We must reject appellee's claim of the exclusiveness of the right of action under Sec. 440.11 because that section has reference to the extent of liability of the employer.
It is further urged that the action will not lie under Sec. 440.39, F.S. '41, F.S.A., against defendant as a third party because the deceased left no dependents, hence there was no person entitled to such compensation who might sue.
It is claimed that by implication this section repeals our wrongful death statute. With this we do not agree. Where these is no relationship of employer and employee the Workmen's Compensation Act does not come into play. Our wrongful death statute has been on the statute books many years and is as firmly established as if it were a part of our common law. While the Legislature had the authority to repeal it we cannot say any such intention was shown. Great stress is laid on the claim that since deceased left no dependents there could be no "person entitled to compensation" (Sec. 440.39, supra) hence there was no person authorized to sue. This section does not limit the right of action or otherwise affect the amount of recovery in so far as the third party is concerned. See State ex rel. v. Lewis, et al., 125 Fla. 816, 170 So. 306; Hartquist v. Tamiami Trail Tours, Inc., 139 Fla. 328, 190 So. 533. Where the relationship of employer and employee exists under our Workmen's Compensation Act it is a form of voluntary contract sanctioned by this law. This is so inasmuch as either may elect not to come under the Act, Sec. 440.05, F.S. '41, F.S.A. It would be unreasonable to say that an employee had jeopardized a cause of action which he might have against a third party who was not a party to the contract between the employee and his employer.
The second question relates to the duty of care which the defendant, Florida Power Light Company, owed to deceased, an employee of the defendant's independent contractor. To answer this we must first ascertain the relationship of the several parties. The deceased is alleged to have been employed by R. H. Bouligny Inc.; that the latter was under contract with defendant to rebuild and replace its electric lines and poles. By these allegations the relationship of the parties was that of employer and employee as between Bouligny Inc., and deceased. Deceased's status as to defendant was that of an invitee on defendant's premises while he was performing his duties in serving Bouligny in the fulfillment of the contract. Under such relationship and because of the hazardous work the defendant owed a duty to exercise the highest degree of care possible, commensurate with the business engaged in. Escambia County E. L. P. Co. v. Sutherland, 61 Fla. 167, 55 So. 83.

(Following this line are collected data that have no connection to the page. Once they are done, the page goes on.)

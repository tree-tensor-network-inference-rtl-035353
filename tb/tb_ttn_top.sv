// tb_ttn_top: end-to-end test of the TTN engine in the two configurations
// of the published results table, side by side: partial-parallel nodes with
// N = 16, X0 = 8 (expected tree latency 692 cycles) and full-parallel nodes
// with N = 8, X0 = 4 (64 cycles). The full-parallel N = 16 engine is run by
// tb_ttn_top_full. See ttn_top_harness for what each run does and checks.
module tb_ttn_top;
  import ttn_pkg::*;

  logic clk = 0, rst_n = 0;
  logic done_fp, done_pp;
  int   c_fp, f_fp, c_pp, f_pp;

  ttn_top_harness #(.IMPL(IMPL_FP), .N(8), .X0(4), .NSAMP(150)) u_fp (.clk, .rst_n, .done(done_fp), .checks(c_fp), .failures(f_fp));
  ttn_top_harness #(.IMPL(IMPL_PP), .NSAMP(40)) u_pp (.clk, .rst_n, .done(done_pp), .checks(c_pp), .failures(f_pp));

  always #5 clk = ~clk;

  initial begin
    repeat (200000) @(posedge clk);
    $display("TB_RESULT checks=%0d failures=%0d", c_fp + c_pp, f_fp + f_pp + 1);
    $finish;
  end

  initial begin
    repeat (3) @(posedge clk);
    rst_n = 1;
    wait (done_fp && done_pp);
    $display("TB_RESULT checks=%0d failures=%0d", c_fp + c_pp, f_fp + f_pp);
    $finish;
  end
endmodule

At the time the demurrer was sustained to the declaration there was pending and undisposed of certain motions for compulsory amendments and to strike. We conclude that it was error to sustain the demurrer and our judgment will be to reverse the judgment appealed from, but without prejudice to require suitable amendments to the declaration to conform to the law and proper pleading. Among some of the defects in the declaration is an allegation of law, perhaps by way of inducement, that defendant was obligated to furnish deceased a safe place to work. The law does not make defendant an insurer but only requires the exercise of a degree of care commensurate with the circumstances of the occasion. In this case, because of the nature of the work, the degree of care was high. Escambia County E. L. P. Co. v. Sutherland, supra, but even though the care required to be exercised was great it did not amount to a requirement to make it absolutely safe because the nature of the work is dangerous even when performed by most prudent and cautious persons.
The other two questions relate to assumption of risk and contributory negligence. From the face of the declaration we cannot say that these questions are well founded.
The judgment is reversed.
BUFORD, C. J., TERRELL and CHAPMAN, JJ., concur.